Что касается второго ведущего зооморфного персонажа неолитических петроглифов данного региона – лося и оленя, то здесь, думается, также огромную роль в превращении этого животного в священное сыграло его исключительное значение в жизни людей. Уже в мезолитическом Оленеостровском могильнике, расположенном на одном из островов Онежского озера, до настоящего времени носящем название Оленьего, головной убор захороненного здесь в сопровождении двух женщин мужчины был украшен деревянными стержнями, завершающимися резными головами лосих; такие же стержни были найдены на Оленьем острове в Баренцевом море и на Северном Урале в Шигирском торфянике. Среди петроглифов Белого моря и Онежского озера есть целый ряд интересных композиций, в какой-то мере объясняющих, почему лось стал священным животным древних жителей этих мест. Так, в средней части сложной многофигурной композиции центральной скалы Залавруги (Белое море) в окружении многочисленных мелких изображений людей и животных представлены огромные лоси (самцы и самки). Центральная фигура с мощными, похожими на разветвленную крону дерева рогами перекрывает своим телом изображения длинных лодок, носовые части которых завершаются головами лосей (рис. 3).

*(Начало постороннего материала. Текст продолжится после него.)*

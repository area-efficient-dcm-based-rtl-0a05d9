// trng_pkg: types and constants shared by the tunable beat-frequency TRNG.
//
// A tuning set is one (M, D) pair per digital clock manager (DCM): the DCM
// synthesizes CLKIN * M / D.  The two DCMs are given slightly different
// ratios so that their outputs beat against each other.  The DRP register
// layout (one 16-bit word, M-1 in the upper byte and D-1 in the lower byte,
// at address 0x50) follows the layout used by Xilinx DCM_ADV primitives; the
// document only says that M and D are rewritten through the DRP, so the
// address and encoding are this design's choice.
package trng_pkg;
  timeunit 1ns;
  timeprecision 1ps;

  // One DCM's synthesis ratio.
  typedef struct packed {
    logic [7:0] m;   // multiplication factor, 2..32
    logic [7:0] d;   // division factor, 1..32
  } md_t;

  // One stored tuning set: ratios for DCM A (sampling clock) and DCM B.
  typedef struct packed {
    md_t a;
    md_t b;
  } md_pair_t;

  localparam int unsigned DRP_ADDR_W = 7;
  localparam int unsigned DRP_DATA_W = 16;

  // DRP register that holds {M-1, D-1} for the CLKFX output.
  localparam logic [DRP_ADDR_W-1:0] DRP_ADDR_CLKFX = 7'h50;

  // Request side of one DRP (driven by the tuning controller).
  typedef struct packed {
    logic                  den;
    logic                  dwe;
    logic [DRP_ADDR_W-1:0] daddr;
    logic [DRP_DATA_W-1:0] di;
  } drp_req_t;

  // Response side of one DRP (driven by the DCM).
  typedef struct packed {
    logic [DRP_DATA_W-1:0] dout;
    logic                  drdy;
  } drp_rsp_t;

  // DRP word for a ratio.
  function automatic logic [DRP_DATA_W-1:0] md_to_drp(md_t r);
    return {r.m - 8'd1, r.d - 8'd1};
  endfunction

endpackage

Огромные размеры животных, а также то, что под одной из лодок, между ногами лося, помещены человеческая фигура с опущенными вниз трехпалыми руками и ползущая змея, свидетельствуют о сакральной значимости изображения лося и лодок с людьми. Быть может, это – лодки мертвых, ритуальные ладьи? Ведь не случайно в
Скандинавии и на Руси еще в раннем средневековье знатных людей хоронили в ладьях, а в языке Эдды корабль – это «олень моря» или «конь моря». Кроме того, известно, что на Руси еще в XV в. созвездие Большой Медведицы называлось «Лосем», а польское название Полярной звезды – «Лосиная звезда».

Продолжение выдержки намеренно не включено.